What Veg with your meat?

Soldato
Joined
5 Dec 2003
Posts
2,716
Location
Glasgow
Hey, I eat a lot of meat and not enough veg, mainly cos I'm not good at what keeps well, what goes with what, tastes good and is easy to cook or how to cook any of it.

I usually have like chicken breasts, roasted, in curry, in any sauce with rice or pasta. I also like spag bol and steak and chips, pork stir frys...

Can anyone offer any good suggested meals with good tasty veg on the side?
 
Just cook veg, separately.

You have roast chicken but no veg :confused: just chuck some onions, butternut squash, carrots, Beetroot in the pan and a whole chicken leg on top and roast.
 
Stirfry here is typically something like a mixed stirfry pack if I'm being lazy, with added chilli, garlic, then thrown in black bean sauce, curry powder, hoi sin or just a bit of soy sauce. Then the meat dish is stir fried with chilli, garlic etc. If I'm being less lazy then the stir fry is broccoli, carrots, baby corns, mange tout, peppers, onions and garlic, but it works out cheaper to do a stir fry pack usually.

Once you figure out how to make veg work with your meal you'll enjoy the meat a lot more :)
 
Roast up some pre-boiled spuds with come carrots cut into thing strips and chopped onions. Olive oil and garlic and season.

You cannot dislike that combo it tatses amazing.

Alternately do the same but with peppers and onions.
 
Stirfry here is typically something like a mixed stirfry pack if I'm being lazy, with added chilli, garlic, then thrown in black bean sauce, curry powder, hoi sin or just a bit of soy sauce. Then the meat dish is stir fried with chilli, garlic etc. If I'm being less lazy then the stir fry is broccoli, carrots, baby corns, mange tout, peppers, onions and garlic, but it works out cheaper to do a stir fry pack usually.

Once you figure out how to make veg work with your meal you'll enjoy the meat a lot more :)

+1,
love a good stir fry and so quick and easy if in a rush.
Meat, veg pack, straight to wok noodles, some lazy chilli/garlic, soy sauce, sweet chilli sauce, oyster sauce.
 
I don't like veg, I wish I did. I still end up forcing it down usually using potato to mask the taste.

A stir fry is one thing I use to get loads of veg into me, if I can't taste it I don't mind eating it.

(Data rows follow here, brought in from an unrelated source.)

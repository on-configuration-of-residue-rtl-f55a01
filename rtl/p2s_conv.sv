// p2s_conv: parallel-to-serial converter between a butterfly stage and its
// two residue scalers.
//
// A butterfly stage delivers four complex results at once, i.e. eight real
// residue numbers Re0..Re3, Im0..Im3 (each a vector over all channels). Rather
// than eight scalers, the numbers are delayed by different amounts and
// multiplexed, so that one scaler takes the real parts and one the imaginary
// parts, one complex number per clock. This follows the converter of the
// processor: the eight numbers enter a first register level, move one level
// further each clock, and after DELAY cycles MUX1/MUX2 start passing Re0/Im0,
// then Re1/Im1 one cycle later, and so on. Path k holds DELAY+k register levels,
// so its output appears exactly when the multiplexers select it.
//
// Interface: in_valid marks a set of eight numbers; sets must be at least four
// cycles apart (checked by an assertion). out_valid is high for four cycles
// starting DELAY cycles after in_valid; out_sel is the multiplexer setting
// (index k of the number being passed). Registers shift every clock; a
// synchronous active-low reset clears only the valid pipe.
module p2s_conv
  import mqrns_pkg::*;
#(
  parameter int DELAY = 4            // cycles from in_valid to the first output
)(
  input  logic       clk,
  input  logic       rst_n,
  input  logic       in_valid,
  input  rvec_t      in_re [4],
  input  rvec_t      in_im [4],
  output logic       out_valid,
  output logic [1:0] out_sel,
  output rvec_t      out_re,     // to SCALER1
  output rvec_t      out_im      // to SCALER2
);
  localparam int VD = DELAY + 3;     // length of the valid delay line

  // per-path register chains of DELAY+k levels
  for (genvar k = 0; k < 4; k++) begin : g_path
    rvec_t re_q [DELAY + k];
    rvec_t im_q [DELAY + k];
    always_ff @(posedge clk) begin
      re_q[0] <= in_re[k];
      im_q[0] <= in_im[k];
      for (int l = 1; l < DELAY + k; l++) begin
        re_q[l] <= re_q[l-1];
        im_q[l] <= im_q[l-1];
      end
    end
  end

  // vd[l] is in_valid delayed by l+1 cycles
  logic [VD-1:0] vd;
  always_ff @(posedge clk) begin
    if (!rst_n) vd <= '0;
    else        vd <= {vd[VD-2:0], in_valid};
  end

  // multiplexer control: select path k while the set is DELAY+k cycles old
  always_comb begin
    out_valid = 1'b0;
    out_sel   = 2'd0;
    for (int k = 0; k < 4; k++) begin
      if (vd[DELAY-1+k]) begin
        out_valid = 1'b1;
        out_sel   = 2'(k);
      end
    end
  end

  // MUX1 / MUX2
  always_comb begin
    case (out_sel)
      2'd0:    begin out_re = g_path[0].re_q[DELAY-1]; out_im = g_path[0].im_q[DELAY-1]; end
      2'd1:    begin out_re = g_path[1].re_q[DELAY];   out_im = g_path[1].im_q[DELAY];   end
      2'd2:    begin out_re = g_path[2].re_q[DELAY+1]; out_im = g_path[2].im_q[DELAY+1]; end
      default: begin out_re = g_path[3].re_q[DELAY+2]; out_im = g_path[3].im_q[DELAY+2]; end
    endcase
  end

  // a new set may not arrive while the previous one is still being serialised
  property p_spacing;
    @(posedge clk) disable iff (!rst_n) in_valid |-> (vd[2:0] == 3'b000);
  endproperty
  a_spacing: assert property (p_spacing)
    else $error("p2s_conv: butterfly outputs closer than four cycles");

endmodule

tbh you can put boiled veg on the side of most dinners

MW
 
Broccoli is delicious. Get some of the purple sprouting stuff and make sure that you don't overcook it (you can eat it pretty much raw - just heat it up). Really damn tasty - keeps for 3-4 days if you're fussy, more like a week and a bit for most people.
 
As a man you should eat peas. Something in them that's good for your knackers.

They'e pretty versatile too. Perfect with steak, a nice addition to a curry or even to some egg fried rice.

Don't forget baked beans are also one of your five a day and cheap as chips!

If you're into thai curry's etc you can add baby corn and mange tout.

tried mixing some spinach into a curry that isn't cream based.
 
Stirfry here is typically something like a mixed stirfry pack if I'm being lazy, with added chilli, garlic, then thrown in black bean sauce, curry powder, hoi sin or just a bit of soy sauce. Then the meat dish is stir fried with chilli, garlic etc. If I'm being less lazy then the stir fry is broccoli, carrots, baby corns, mange tout, peppers, onions and garlic, but it works out cheaper to do a stir fry pack usually.

Once you figure out how to make veg work with your meal you'll enjoy the meat a lot more :)

i always struggle with the sauce with stir frys and use a sharwoods sauce - is there a tasty easier way? i'm a newbie to chinese cooking.
 
If you're doing a roast, you can't really beat roasting root veg. Carrots, Parsnips, Beetroot, Onions, Butternut Squash, Sweet Potato... those all end up pretty sweet when you roast them.

If you boil your veg, do yourself a favour and buy a cheapo steamer. Really moldering stuff in boiling water just ruins it half the time. Boil some Brocolli and then try it Steamed and it's got so much less water soaked in it.

Stir fries are all about the timing. Cut the stuff as finely as you can and work from the longest cooking time to the shortest (don't just throw a lot of stuff in the pan at once, it'll make the heat drop). I don't use the packs purely because they never cook right, some of the veg is always overdone and some always underdone and there's too much so you end up steaming instead of frying.